• _Your goal_: Repeat the data that follows, keeping every character intact.

....

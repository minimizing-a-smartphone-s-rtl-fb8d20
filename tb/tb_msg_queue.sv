// tb_msg_queue: self-checking test of the wipeable mailbox message queue.
//
// Uses an 8-entry queue. Checks that reset starts a wipe lasting DEPTH cycles,
// that words come out in order, that the queue refuses a word when full and
// offers none when empty, that simultaneous read and write keep the count, and
// that a wipe empties the queue, lasts DEPTH cycles and leaves every storage
// entry zero.
module tb_msg_queue;
  localparam int unsigned DEPTH = 8;
  logic clk = 0, rst_n = 0, wipe = 0, busy;
  logic wr_valid = 0, wr_ready, rd_valid, rd_ready = 0;
  logic [31:0] wr_data = '0, rd_data;
  logic [$clog2(DEPTH+1)-1:0] count;
  int checks = 0, failures = 0;

  msg_queue #(.DATA_W(32), .DEPTH(DEPTH)) dut (.*);

  always #5 clk = ~clk;

  task automatic check(input bit ok, input string what);
    checks++;
    if (!ok) begin failures++; $display("FAIL: %s", what); end
  endtask

  // Inputs change 1 time unit after a rising edge; outputs are looked at then too.
  task automatic tick();
    @(posedge clk); #1;
  endtask

  task automatic push(input logic [31:0] d);
    wr_valid = 1; wr_data = d;
    tick(); wr_valid = 0;
  endtask

  initial begin : watchdog
    repeat (2000) @(posedge clk);
    failures++;
    $display("TB_RESULT checks=%0d failures=%0d", checks, failures);
    $finish;
  end

  initial begin
    int n;
    tick(); tick();
    rst_n = 1;
    tick();
    check(busy, "busy after reset");
    n = 0;
    while (busy) begin tick(); n++; end
    check(n == DEPTH - 1, $sformatf("reset wipe took %0d cycles", n));
    check(!rd_valid && wr_ready && count == 0, "empty after wipe");
    // fill
    for (int i = 0; i < DEPTH; i++) push(32'hA000_0000 + i);
    check(count == DEPTH, "count full");
    check(!wr_ready, "not ready when full");
    // refused write leaves contents
    push(32'hDEAD_BEEF);
    check(count == DEPTH, "refused write");
    // drain in order
    for (int i = 0; i < DEPTH; i++) begin
      check(rd_valid && rd_data == 32'hA000_0000 + i, $sformatf("order %0d got %h", i, rd_data));
      rd_ready = 1; tick(); rd_ready = 0;
    end
    check(!rd_valid && count == 0, "empty after drain");
    // simultaneous read and write
    push(32'h1); push(32'h2);
    wr_valid = 1; wr_data = 32'h3; rd_ready = 1;
    tick(); wr_valid = 0; rd_ready = 0;
    check(count == 2 && rd_data == 32'h2, "simultaneous read/write");
    // wipe
    push(32'h5555_0001); push(32'h5555_0002);
    wipe = 1; tick(); wipe = 0;
    check(busy && count == 0 && !rd_valid && !wr_ready, "wipe empties queue at once");
    n = 0;
    while (busy) begin tick(); n++; end
    check(n == DEPTH, $sformatf("wipe took %0d cycles", n));
    for (int i = 0; i < DEPTH; i++)
      check(dut.mem[i] == '0, $sformatf("entry %0d wiped", i));
    push(32'h7777_0000);
    check(rd_valid && rd_data == 32'h7777_0000, "usable after wipe");
    $display("TB_RESULT checks=%0d failures=%0d", checks, failures);
    $finish;
  end
endmodule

....

• _Output below_:
repository minimizing-a-smartphone-s-rtl-fb8d20
filename tb/tb_msg_queue.sv
// tb_msg_queue: self-checking test of the wipeable mailbox message queue.
//
// Uses an 8-entry queue. Checks that reset starts a wipe lasting DEPTH cycles,
// that words come out in order, that the queue refuses a word when full and
// offers none when empty, that simultaneous read and write keep the count, and
// that a wipe empties the queue, lasts DEPTH cycles and leaves every storage
// entry zero.
module tb_msg_queue;
  localparam int unsigned DEPTH = 8;
  logic clk = 0, rst_n = 0, wipe = 0, busy;
  logic wr_valid = 0, wr_ready, rd_valid, rd_ready = 0;
  logic [31:0] wr_data = '0, rd_data;
  logic [$clog2(DEPTH+1)-1:0] count;
  int checks = 0, failures = 0;

  msg_queue #(.DATA_W(32), .DEPTH(DEPTH)) dut (.*);

  always #5 clk = ~clk;

  task automatic check(input bit ok, input string what);
    checks++;
    if (!ok) begin failures++; $display("FAIL: %s", what); end
  endtask

  // Inputs change 1 time unit after a rising edge; outputs are looked at then too.
  task automatic tick();
    @(posedge clk); #1;
  endtask

  task automatic push(input logic [31:0] d);
    wr_valid = 1; wr_data = d;
    tick(); wr_valid = 0;
  endtask

  initial begin : watchdog
    repeat (2000) @(posedge clk);
    failures++;
    $display("TB_RESULT checks=%0d failures=%0d", checks, failures);
    $finish;
  end

  initial begin
    int n;
    tick(); tick();
    rst_n = 1;
    tick();
    check(busy, "busy after reset");
    n = 0;
    while (busy) begin tick(); n++; end
    check(n == DEPTH - 1, $sformatf("reset wipe took %0d cycles", n));
    check(!rd_valid && wr_ready && count == 0, "empty after wipe");
    // fill
    for (int i = 0; i < DEPTH; i++) push(32'hA000_0000 + i);
    check(count == DEPTH, "count full");
    check(!wr_ready, "not ready when full");
    // refused write leaves contents
    push(32'hDEAD_BEEF);
    check(count == DEPTH, "refused write");
    // drain in order
    for (int i = 0; i < DEPTH; i++) begin
      check(rd_valid && rd_data == 32'hA000_0000 + i, $sformatf("order %0d got %h", i, rd_data));
      rd_ready = 1; tick(); rd_ready = 0;
    end
    check(!rd_valid && count == 0, "empty after drain");
    // simultaneous read and write
    push(32'h1); push(32'h2);
    wr_valid = 1; wr_data = 32'h3; rd_ready = 1;
    tick(); wr_valid = 0; rd_ready = 0;
    check(count == 2 && rd_data == 32'h2, "simultaneous read/write");
    // wipe
    push(32'h5555_0001); push(32'h5555_0002);
    wipe = 1; tick(); wipe = 0;
    check(busy && count == 0 && !rd_valid && !wr_ready, "wipe empties queue at once");
    n = 0;
    while (busy) begin tick(); n++; end
    check(n == DEPTH, $sformatf("wipe took %0d cycles", n));
    for (int i = 0; i < DEPTH; i++)
      check(dut.mem[i] == '0, $sformatf("entry %0d wiped", i));
    push(32'h7777_0000);
    check(rd_valid && rd_data == 32'h7777_0000, "usable after wipe");
    $display("TB_RESULT checks=%0d failures=%0d", checks, failures);
    $finish;
  end
endmodule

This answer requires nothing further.